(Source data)
-- -- --
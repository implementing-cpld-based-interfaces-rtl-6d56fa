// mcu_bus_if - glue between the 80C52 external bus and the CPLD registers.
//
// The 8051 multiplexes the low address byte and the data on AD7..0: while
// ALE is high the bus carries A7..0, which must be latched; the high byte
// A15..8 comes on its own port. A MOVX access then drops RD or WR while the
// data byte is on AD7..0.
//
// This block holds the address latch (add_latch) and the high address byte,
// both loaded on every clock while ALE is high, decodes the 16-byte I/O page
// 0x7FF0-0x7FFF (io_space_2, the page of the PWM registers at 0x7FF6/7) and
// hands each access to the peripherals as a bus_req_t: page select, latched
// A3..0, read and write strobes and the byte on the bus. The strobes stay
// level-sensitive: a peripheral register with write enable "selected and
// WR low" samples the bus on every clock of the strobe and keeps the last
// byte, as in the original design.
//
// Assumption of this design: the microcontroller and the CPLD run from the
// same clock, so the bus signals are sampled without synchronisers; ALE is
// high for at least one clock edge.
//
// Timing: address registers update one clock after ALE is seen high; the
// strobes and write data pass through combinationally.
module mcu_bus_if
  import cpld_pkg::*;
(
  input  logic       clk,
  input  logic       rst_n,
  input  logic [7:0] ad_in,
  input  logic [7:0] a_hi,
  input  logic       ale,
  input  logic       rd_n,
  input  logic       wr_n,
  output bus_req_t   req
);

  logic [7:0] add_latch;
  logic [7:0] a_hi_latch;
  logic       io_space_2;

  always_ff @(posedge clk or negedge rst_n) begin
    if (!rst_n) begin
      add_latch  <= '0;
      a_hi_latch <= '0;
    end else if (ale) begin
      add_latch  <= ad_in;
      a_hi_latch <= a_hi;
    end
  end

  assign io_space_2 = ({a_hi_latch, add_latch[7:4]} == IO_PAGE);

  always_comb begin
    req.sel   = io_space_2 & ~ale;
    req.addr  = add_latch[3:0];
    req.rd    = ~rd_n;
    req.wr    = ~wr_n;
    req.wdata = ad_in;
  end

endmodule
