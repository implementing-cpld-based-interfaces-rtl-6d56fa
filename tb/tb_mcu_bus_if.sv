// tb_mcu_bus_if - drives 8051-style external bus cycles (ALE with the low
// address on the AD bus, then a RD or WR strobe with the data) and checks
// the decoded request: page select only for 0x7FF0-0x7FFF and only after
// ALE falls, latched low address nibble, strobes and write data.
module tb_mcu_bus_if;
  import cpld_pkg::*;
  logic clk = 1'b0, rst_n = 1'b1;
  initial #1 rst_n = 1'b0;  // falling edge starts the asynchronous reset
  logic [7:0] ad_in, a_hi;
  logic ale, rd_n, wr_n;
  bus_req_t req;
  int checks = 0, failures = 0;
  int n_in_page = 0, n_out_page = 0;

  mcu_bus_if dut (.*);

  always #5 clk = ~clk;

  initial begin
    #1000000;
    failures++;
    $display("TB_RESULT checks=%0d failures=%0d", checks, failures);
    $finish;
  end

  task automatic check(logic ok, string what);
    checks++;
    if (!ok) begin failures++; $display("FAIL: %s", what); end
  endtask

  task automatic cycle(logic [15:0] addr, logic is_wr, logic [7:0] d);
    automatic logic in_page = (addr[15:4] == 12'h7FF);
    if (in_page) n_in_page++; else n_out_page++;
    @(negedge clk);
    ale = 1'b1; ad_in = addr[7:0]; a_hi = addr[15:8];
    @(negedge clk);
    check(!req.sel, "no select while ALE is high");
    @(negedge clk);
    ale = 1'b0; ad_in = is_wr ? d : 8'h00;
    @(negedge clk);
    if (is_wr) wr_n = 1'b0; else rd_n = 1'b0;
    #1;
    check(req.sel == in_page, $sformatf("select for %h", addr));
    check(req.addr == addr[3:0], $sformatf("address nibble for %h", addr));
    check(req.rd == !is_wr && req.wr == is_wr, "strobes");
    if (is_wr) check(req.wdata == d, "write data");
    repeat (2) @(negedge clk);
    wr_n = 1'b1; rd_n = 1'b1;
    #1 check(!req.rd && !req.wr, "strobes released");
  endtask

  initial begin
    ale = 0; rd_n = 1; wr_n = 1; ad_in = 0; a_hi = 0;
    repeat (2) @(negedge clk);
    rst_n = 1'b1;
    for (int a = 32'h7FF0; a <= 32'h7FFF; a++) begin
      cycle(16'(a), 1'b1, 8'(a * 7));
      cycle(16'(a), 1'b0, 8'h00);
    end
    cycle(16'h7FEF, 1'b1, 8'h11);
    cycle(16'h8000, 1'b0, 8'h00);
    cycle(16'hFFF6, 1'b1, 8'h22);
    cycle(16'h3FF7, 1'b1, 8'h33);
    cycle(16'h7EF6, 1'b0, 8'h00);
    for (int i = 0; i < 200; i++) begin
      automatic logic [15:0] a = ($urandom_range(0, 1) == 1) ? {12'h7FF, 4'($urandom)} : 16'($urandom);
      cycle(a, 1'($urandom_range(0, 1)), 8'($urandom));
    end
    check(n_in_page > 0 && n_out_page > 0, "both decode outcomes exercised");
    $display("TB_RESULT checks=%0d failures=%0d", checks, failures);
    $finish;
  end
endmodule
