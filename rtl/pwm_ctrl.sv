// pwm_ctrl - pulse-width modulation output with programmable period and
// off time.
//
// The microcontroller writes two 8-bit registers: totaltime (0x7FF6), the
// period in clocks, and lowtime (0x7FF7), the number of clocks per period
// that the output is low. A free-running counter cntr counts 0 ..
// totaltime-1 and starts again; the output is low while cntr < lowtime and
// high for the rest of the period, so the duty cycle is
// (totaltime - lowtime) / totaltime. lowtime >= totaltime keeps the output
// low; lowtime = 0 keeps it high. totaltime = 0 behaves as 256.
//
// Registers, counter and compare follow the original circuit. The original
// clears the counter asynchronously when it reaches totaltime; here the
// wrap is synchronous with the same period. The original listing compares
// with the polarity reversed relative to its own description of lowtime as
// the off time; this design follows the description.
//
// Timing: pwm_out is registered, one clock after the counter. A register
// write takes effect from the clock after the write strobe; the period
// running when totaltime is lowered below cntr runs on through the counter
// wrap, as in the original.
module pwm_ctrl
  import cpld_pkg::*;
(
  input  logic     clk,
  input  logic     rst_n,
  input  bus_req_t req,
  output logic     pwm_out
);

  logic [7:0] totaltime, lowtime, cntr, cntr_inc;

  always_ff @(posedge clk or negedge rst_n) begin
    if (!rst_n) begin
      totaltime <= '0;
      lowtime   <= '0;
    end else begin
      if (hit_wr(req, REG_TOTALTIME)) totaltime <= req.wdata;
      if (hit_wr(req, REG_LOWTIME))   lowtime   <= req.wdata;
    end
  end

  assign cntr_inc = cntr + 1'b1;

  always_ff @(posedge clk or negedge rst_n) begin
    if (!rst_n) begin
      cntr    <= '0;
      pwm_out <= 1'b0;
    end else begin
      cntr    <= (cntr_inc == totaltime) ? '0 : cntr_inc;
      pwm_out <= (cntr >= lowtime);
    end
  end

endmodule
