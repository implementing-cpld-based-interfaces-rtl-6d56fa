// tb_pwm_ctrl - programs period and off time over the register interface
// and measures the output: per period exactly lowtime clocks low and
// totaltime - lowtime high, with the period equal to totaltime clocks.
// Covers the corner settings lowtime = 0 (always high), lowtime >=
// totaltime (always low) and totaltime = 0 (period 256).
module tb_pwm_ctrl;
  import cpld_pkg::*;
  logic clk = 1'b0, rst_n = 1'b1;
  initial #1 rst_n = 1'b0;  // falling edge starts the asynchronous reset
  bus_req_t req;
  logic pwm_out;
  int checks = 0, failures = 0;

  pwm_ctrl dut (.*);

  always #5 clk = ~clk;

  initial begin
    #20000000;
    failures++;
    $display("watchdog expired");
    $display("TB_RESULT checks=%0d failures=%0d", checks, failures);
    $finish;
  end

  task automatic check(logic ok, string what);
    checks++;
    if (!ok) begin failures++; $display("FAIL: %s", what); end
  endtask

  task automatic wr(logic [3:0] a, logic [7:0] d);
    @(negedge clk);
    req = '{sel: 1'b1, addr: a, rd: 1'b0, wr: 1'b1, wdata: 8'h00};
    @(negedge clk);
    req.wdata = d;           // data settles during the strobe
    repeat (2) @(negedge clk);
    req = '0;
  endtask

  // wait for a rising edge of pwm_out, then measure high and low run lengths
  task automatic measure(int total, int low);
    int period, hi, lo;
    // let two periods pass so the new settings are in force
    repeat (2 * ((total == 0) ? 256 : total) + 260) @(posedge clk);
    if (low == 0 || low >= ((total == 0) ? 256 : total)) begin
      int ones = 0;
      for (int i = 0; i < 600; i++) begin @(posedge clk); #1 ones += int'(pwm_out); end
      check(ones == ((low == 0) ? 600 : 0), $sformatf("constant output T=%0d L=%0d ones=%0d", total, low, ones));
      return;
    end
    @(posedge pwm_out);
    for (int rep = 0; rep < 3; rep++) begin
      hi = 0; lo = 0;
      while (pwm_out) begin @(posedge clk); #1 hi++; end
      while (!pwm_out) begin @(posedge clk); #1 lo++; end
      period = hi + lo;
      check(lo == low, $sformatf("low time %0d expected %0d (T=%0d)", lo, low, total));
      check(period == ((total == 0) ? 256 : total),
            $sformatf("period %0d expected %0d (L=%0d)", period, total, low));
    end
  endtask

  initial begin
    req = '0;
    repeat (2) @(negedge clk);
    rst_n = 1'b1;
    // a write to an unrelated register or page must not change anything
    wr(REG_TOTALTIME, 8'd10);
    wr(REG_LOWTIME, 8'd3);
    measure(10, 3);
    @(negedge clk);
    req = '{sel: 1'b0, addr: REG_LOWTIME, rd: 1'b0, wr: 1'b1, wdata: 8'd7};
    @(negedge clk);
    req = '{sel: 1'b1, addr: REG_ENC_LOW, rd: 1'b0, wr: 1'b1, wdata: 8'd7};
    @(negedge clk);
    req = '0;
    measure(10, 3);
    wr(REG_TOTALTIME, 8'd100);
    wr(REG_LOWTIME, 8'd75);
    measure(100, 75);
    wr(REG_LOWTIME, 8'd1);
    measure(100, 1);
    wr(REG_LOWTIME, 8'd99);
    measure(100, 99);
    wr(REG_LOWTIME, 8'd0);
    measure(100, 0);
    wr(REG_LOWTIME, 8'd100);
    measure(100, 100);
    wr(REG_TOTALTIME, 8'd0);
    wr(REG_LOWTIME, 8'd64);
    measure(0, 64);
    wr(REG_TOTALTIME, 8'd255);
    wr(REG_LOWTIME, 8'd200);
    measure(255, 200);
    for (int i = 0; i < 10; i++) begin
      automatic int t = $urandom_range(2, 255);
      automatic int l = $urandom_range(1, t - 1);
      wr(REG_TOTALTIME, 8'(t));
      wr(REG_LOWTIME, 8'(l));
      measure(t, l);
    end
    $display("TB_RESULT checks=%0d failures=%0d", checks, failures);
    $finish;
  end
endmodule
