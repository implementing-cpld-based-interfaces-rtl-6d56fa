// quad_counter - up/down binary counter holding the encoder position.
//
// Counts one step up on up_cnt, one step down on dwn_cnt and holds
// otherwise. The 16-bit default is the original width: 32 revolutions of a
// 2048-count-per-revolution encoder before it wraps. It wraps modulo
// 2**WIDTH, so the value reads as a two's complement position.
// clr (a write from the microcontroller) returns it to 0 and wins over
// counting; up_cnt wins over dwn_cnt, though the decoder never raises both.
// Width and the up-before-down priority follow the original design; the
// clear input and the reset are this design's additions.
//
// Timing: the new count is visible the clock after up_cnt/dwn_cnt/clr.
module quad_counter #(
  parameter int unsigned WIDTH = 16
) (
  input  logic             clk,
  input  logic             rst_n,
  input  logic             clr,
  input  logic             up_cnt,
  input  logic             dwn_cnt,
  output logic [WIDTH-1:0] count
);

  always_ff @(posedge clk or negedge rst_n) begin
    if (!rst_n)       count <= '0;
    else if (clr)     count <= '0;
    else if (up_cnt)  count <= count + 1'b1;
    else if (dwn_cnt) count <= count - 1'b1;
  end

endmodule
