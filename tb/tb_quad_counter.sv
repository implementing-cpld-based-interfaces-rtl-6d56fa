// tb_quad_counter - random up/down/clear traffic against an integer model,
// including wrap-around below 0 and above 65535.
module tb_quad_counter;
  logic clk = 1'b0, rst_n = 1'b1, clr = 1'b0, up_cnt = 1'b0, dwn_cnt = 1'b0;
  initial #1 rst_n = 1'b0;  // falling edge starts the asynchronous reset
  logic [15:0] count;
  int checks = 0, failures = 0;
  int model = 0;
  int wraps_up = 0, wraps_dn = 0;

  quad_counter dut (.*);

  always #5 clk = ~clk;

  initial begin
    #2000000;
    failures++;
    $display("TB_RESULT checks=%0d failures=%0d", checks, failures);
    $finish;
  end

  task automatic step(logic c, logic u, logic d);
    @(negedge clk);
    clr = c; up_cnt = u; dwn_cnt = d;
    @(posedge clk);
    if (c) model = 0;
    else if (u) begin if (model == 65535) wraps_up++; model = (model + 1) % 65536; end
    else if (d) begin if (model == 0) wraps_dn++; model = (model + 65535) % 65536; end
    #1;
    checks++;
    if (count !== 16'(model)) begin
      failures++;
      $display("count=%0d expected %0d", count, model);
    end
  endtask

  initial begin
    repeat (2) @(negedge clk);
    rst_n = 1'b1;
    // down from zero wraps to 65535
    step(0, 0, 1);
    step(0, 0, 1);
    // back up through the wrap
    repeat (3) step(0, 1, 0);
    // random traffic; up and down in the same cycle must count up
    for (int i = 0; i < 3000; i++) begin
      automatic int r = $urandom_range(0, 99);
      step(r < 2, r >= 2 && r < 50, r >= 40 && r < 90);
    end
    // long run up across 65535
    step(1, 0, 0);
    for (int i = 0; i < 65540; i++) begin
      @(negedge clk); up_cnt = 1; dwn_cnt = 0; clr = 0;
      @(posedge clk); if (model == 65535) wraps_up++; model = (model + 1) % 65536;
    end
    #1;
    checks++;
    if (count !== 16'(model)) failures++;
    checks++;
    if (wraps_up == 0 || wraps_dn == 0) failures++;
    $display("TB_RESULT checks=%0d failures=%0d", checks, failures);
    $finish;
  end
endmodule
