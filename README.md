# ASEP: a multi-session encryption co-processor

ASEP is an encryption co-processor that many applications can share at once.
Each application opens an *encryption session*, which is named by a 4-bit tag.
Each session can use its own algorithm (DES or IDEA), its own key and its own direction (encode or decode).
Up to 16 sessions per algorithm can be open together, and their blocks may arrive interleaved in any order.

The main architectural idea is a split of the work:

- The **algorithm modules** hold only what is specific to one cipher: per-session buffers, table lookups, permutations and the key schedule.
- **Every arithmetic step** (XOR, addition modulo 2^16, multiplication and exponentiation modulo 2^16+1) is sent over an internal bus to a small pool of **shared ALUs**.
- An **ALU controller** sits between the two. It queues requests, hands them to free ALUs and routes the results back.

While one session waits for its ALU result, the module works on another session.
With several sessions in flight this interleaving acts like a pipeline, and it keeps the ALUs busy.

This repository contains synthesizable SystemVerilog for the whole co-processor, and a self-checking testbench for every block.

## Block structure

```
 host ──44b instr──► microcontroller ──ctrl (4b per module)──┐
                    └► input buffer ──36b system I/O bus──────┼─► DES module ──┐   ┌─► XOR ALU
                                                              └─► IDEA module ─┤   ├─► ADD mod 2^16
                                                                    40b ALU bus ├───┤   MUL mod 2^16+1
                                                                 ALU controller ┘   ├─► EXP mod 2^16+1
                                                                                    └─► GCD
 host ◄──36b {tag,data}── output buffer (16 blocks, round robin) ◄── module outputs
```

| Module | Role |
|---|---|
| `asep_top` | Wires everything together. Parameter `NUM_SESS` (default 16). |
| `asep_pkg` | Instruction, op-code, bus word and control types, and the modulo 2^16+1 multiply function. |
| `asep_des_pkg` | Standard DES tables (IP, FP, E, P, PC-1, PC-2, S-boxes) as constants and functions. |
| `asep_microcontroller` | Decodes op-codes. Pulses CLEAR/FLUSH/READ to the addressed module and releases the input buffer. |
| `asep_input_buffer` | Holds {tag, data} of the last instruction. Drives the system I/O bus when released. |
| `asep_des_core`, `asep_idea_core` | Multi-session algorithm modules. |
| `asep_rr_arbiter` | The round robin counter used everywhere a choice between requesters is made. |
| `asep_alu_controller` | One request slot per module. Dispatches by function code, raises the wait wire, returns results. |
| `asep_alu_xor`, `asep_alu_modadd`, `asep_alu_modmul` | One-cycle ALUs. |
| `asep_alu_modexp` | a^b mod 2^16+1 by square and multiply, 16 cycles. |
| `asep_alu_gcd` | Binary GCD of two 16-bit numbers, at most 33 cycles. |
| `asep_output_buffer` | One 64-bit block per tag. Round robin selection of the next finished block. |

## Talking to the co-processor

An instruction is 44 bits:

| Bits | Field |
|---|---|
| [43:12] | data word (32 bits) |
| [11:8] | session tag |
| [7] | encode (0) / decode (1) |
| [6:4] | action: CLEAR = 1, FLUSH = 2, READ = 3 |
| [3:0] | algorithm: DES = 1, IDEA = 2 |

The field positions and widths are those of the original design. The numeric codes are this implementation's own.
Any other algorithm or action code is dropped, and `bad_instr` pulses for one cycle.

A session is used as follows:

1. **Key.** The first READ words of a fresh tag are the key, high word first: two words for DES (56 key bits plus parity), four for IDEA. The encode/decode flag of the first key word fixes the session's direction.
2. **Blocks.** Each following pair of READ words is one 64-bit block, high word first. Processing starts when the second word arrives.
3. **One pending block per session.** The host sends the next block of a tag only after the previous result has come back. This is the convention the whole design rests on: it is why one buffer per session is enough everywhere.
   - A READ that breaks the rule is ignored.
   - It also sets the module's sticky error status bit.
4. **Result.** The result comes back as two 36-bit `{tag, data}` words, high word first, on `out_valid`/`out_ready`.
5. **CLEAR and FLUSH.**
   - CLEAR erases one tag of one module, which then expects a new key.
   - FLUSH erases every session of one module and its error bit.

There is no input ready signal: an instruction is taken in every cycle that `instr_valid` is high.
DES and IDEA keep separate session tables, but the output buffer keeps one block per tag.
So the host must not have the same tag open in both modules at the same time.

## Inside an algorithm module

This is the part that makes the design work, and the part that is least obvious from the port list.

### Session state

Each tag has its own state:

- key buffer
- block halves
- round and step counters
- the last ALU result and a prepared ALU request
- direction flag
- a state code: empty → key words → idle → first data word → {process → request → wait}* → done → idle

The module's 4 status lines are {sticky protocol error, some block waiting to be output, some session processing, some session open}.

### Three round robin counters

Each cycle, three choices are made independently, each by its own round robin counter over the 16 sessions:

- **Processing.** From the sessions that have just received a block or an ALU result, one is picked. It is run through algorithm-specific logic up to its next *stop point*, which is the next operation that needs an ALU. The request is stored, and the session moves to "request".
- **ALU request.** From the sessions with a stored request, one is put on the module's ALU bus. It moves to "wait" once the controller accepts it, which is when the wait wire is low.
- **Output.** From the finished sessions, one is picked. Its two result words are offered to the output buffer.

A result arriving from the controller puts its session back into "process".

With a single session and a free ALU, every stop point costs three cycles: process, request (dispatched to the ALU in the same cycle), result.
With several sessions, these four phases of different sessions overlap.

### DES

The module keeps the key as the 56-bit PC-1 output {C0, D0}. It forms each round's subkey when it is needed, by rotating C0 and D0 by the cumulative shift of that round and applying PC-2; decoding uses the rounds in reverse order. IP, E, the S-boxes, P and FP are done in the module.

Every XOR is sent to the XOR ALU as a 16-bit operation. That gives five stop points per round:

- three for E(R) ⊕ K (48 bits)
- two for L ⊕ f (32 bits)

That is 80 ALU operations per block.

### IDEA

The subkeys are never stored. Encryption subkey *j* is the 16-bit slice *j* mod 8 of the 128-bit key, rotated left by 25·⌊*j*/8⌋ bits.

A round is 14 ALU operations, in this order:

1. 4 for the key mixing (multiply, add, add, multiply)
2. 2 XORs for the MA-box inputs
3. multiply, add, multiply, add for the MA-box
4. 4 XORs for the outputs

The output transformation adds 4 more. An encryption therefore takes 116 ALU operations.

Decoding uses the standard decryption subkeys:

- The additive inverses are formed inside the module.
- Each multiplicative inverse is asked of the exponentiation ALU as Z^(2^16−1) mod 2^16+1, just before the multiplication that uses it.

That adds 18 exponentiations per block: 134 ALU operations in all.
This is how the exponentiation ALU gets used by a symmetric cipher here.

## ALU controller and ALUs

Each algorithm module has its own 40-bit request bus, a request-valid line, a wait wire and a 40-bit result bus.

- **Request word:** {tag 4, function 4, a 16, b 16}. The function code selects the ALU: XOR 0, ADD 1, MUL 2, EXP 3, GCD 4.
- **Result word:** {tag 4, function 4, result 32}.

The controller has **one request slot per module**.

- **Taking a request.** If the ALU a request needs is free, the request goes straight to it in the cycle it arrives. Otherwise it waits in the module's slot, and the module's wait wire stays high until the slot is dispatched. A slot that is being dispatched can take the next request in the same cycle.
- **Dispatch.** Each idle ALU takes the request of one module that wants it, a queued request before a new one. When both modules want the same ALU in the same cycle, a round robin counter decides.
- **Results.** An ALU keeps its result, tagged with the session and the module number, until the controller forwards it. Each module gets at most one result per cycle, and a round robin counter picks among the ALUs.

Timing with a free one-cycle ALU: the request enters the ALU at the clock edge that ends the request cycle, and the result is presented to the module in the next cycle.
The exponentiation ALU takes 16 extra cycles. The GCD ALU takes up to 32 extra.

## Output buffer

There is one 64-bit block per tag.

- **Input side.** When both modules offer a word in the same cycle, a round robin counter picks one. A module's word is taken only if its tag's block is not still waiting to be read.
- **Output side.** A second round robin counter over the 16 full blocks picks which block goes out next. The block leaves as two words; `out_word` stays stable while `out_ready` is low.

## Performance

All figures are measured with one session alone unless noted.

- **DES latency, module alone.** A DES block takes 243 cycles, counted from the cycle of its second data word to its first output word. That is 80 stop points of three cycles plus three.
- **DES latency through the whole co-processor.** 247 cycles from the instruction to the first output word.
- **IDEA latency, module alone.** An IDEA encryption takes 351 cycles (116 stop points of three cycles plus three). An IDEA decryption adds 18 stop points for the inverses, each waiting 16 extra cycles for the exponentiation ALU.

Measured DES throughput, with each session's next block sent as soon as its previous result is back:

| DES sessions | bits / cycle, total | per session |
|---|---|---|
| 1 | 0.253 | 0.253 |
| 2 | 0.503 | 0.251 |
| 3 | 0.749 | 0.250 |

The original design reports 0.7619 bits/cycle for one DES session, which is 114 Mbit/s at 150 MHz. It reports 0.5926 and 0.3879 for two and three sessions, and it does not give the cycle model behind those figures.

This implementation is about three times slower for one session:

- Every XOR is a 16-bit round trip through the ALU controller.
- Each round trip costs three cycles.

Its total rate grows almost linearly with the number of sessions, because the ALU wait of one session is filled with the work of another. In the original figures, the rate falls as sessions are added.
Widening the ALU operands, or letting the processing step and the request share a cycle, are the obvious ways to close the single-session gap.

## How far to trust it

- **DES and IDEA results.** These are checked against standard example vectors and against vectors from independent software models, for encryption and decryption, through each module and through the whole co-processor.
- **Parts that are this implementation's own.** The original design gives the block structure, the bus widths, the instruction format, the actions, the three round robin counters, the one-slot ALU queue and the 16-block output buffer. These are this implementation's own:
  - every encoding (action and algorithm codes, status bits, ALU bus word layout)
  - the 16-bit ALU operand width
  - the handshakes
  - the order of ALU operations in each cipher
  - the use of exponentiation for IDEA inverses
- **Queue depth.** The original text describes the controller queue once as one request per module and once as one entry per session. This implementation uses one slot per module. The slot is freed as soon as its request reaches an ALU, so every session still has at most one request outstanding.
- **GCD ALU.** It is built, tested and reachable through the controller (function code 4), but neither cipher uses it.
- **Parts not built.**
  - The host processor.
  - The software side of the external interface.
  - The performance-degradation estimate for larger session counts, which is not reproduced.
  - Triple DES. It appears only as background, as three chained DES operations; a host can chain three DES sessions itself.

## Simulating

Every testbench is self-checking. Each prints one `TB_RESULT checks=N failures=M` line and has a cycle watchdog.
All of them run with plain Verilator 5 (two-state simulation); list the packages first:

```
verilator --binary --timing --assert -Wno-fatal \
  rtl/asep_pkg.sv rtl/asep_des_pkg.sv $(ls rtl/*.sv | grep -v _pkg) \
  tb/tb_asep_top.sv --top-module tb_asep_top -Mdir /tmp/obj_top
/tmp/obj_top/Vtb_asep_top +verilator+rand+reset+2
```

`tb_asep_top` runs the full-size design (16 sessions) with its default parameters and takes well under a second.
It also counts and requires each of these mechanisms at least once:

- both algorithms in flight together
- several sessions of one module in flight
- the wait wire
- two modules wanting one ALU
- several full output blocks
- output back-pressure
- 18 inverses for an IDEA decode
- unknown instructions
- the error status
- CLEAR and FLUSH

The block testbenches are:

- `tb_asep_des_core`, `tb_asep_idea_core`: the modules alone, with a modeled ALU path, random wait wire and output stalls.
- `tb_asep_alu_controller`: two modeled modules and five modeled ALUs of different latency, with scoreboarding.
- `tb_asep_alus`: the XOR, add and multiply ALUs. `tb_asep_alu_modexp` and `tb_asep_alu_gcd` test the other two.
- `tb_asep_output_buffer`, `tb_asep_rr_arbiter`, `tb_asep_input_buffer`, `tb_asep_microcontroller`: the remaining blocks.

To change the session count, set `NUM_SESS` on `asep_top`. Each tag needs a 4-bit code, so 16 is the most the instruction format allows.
-- -- --
THE TASK: Output only the lines from the top of the entries through the one holding "page select, latched", copied exactly.

RESPONSE:
repository implementing-cpld-based-interfaces-rtl-6d56fa
// mcu_bus_if - glue between the 80C52 external bus and the CPLD registers.
//
// The 8051 multiplexes the low address byte and the data on AD7..0: while
// ALE is high the bus carries A7..0, which must be latched; the high byte
// A15..8 comes on its own port. A MOVX access then drops RD or WR while the
// data byte is on AD7..0.
//
// This block holds the address latch (add_latch) and the high address byte,
// both loaded on every clock while ALE is high, decodes the 16-byte I/O page
// 0x7FF0-0x7FFF (io_space_2, the page of the PWM registers at 0x7FF6/7) and
// hands each access to the peripherals as a bus_req_t: page select, latched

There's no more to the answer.